Actualité du dopage



Frank Vandenbroucke condamné en appel à 250.000 euros d'amende

23/06/2005 - Yahoo / AFP

Extraits

Le coureur cycliste belge Frank Vandenbroucke, poursuivi pour détention de produits dopants et stupéfiants, a été condamné jeudi par la cour d'appel de Gand (nord) à une amende de 250.000 euros, une première pour un sportif de haut niveau en Belgique.

"VDB", 30 ans, avait fait appel d'une condamnation prononcée en décembre dernier lui infligeant une peine de 200 heures de "travail d'intérêt général". Il écope d'une sanction plus lourde.

"250.000 euros, c'est une grosse somme et une tout autre peine que les 200 heures de travaux d'intérêt général", a regretté l'avocat du coureur, Luc Deleu.

Selon l'agence de presse Belga, la cour d'appel "a estimé qu'une amende était plus adaptée au type de délit et à la personnalité de Frank Vandenbroucke".

Si l'ancien vainqueur de Liège-Bastogne-Liège ne paie pas son amende, il devra purger une peine de trois mois de prison, a précisé le tribunal.

Les avocats du cycliste (...) n'auraient pas l'intention de se pourvoir en cassation.

Le coureur (...) a été condamné "en tant qu'utilisateur de stupéfiants et non en tant que sportif dopé", a argumenté le tribunal.

L'affaire Vandenbroucke était née le 27 février 2002, à la veille de l'ouverture de la saison cycliste belge.

Le soigneur français Bernard Sainz (alias "Docteur Mabuse") avait été ce jour-là interpellé pour excès de vitesse par la police belge. En possession de produits jugés suspects, il avait indiqué avoir été rendre visite à Frank Vandenbroucke, chez qui les enquêteurs devaient rapidement perquisitionner.

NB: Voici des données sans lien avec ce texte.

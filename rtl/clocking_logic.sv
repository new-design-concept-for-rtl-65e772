// clocking_logic: sets the timing resolution of the waveform sequencer.
//
// One bitmap word is the smallest time unit of a waveform. This block divides
// the master clock by a programmable count TRES and gives the sequencer one
// single-cycle step enable (tick) every TRES master clocks while run is high.
// TRES = 0 is treated as 1, so the fastest rate is one word per master clock.
// When run is low the divider is held at zero, so the first tick comes exactly
// TRES cycles after run rises and every word lasts exactly TRES cycles.
//
// The design asks for a timing resolution that the software can change; doing
// it with a clock enable on one master clock, rather than a divided clock, is
// this design's own choice.
module clocking_logic #(
  parameter int unsigned TRES_W = 16
) (
  input  logic              clk,
  input  logic              rst_n,
  input  logic              run,
  input  logic [TRES_W-1:0] tres,
  output logic              tick
);

  logic [TRES_W-1:0] cnt;
  logic [TRES_W-1:0] last;

  always_comb begin
    last = (tres == '0) ? '0 : tres - 1'b1;
    tick = run && (cnt == last);
  end

  always_ff @(posedge clk or negedge rst_n) begin
    if (!rst_n)
      cnt <= '0;
    else if (!run || tick)
      cnt <= '0;
    else
      cnt <= cnt + 1'b1;
  end

endmodule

Au niveau sportif, le Belge de l'équipe Mr Bookmaker avait été suspendu par la Communauté flamande du 1er septembre 2002 au 28 février 2003.

Sur le plan pénal, (...) selon Belga, la cour d'appel a décidé que "le coureur détenait trop de produits chez lui pour parler de simple dopage". "Certains produits ne pouvant pas être considérés comme produits dopants", Vandenbroucke a été jugé comme toxicomane et non comme sportif faisant usage de produits dopants.

La valeur du lot retrouvé au domicile du coureur en 2002 est estimée à 7.500 euros.

Lors des audiences en première instance en décembre 2004, Vandenbroucke avait avoué avoir utilisé des produits interdits (hormones de croissance, EPO, amphétamines, morphine, stéroïdes), mais refusé de livrer le nom de ses fournisseurs.

L'enquête avait établi que les produits étaient pour la plupart issus d'Allemagne, d'Espagne, de France et du Portugal.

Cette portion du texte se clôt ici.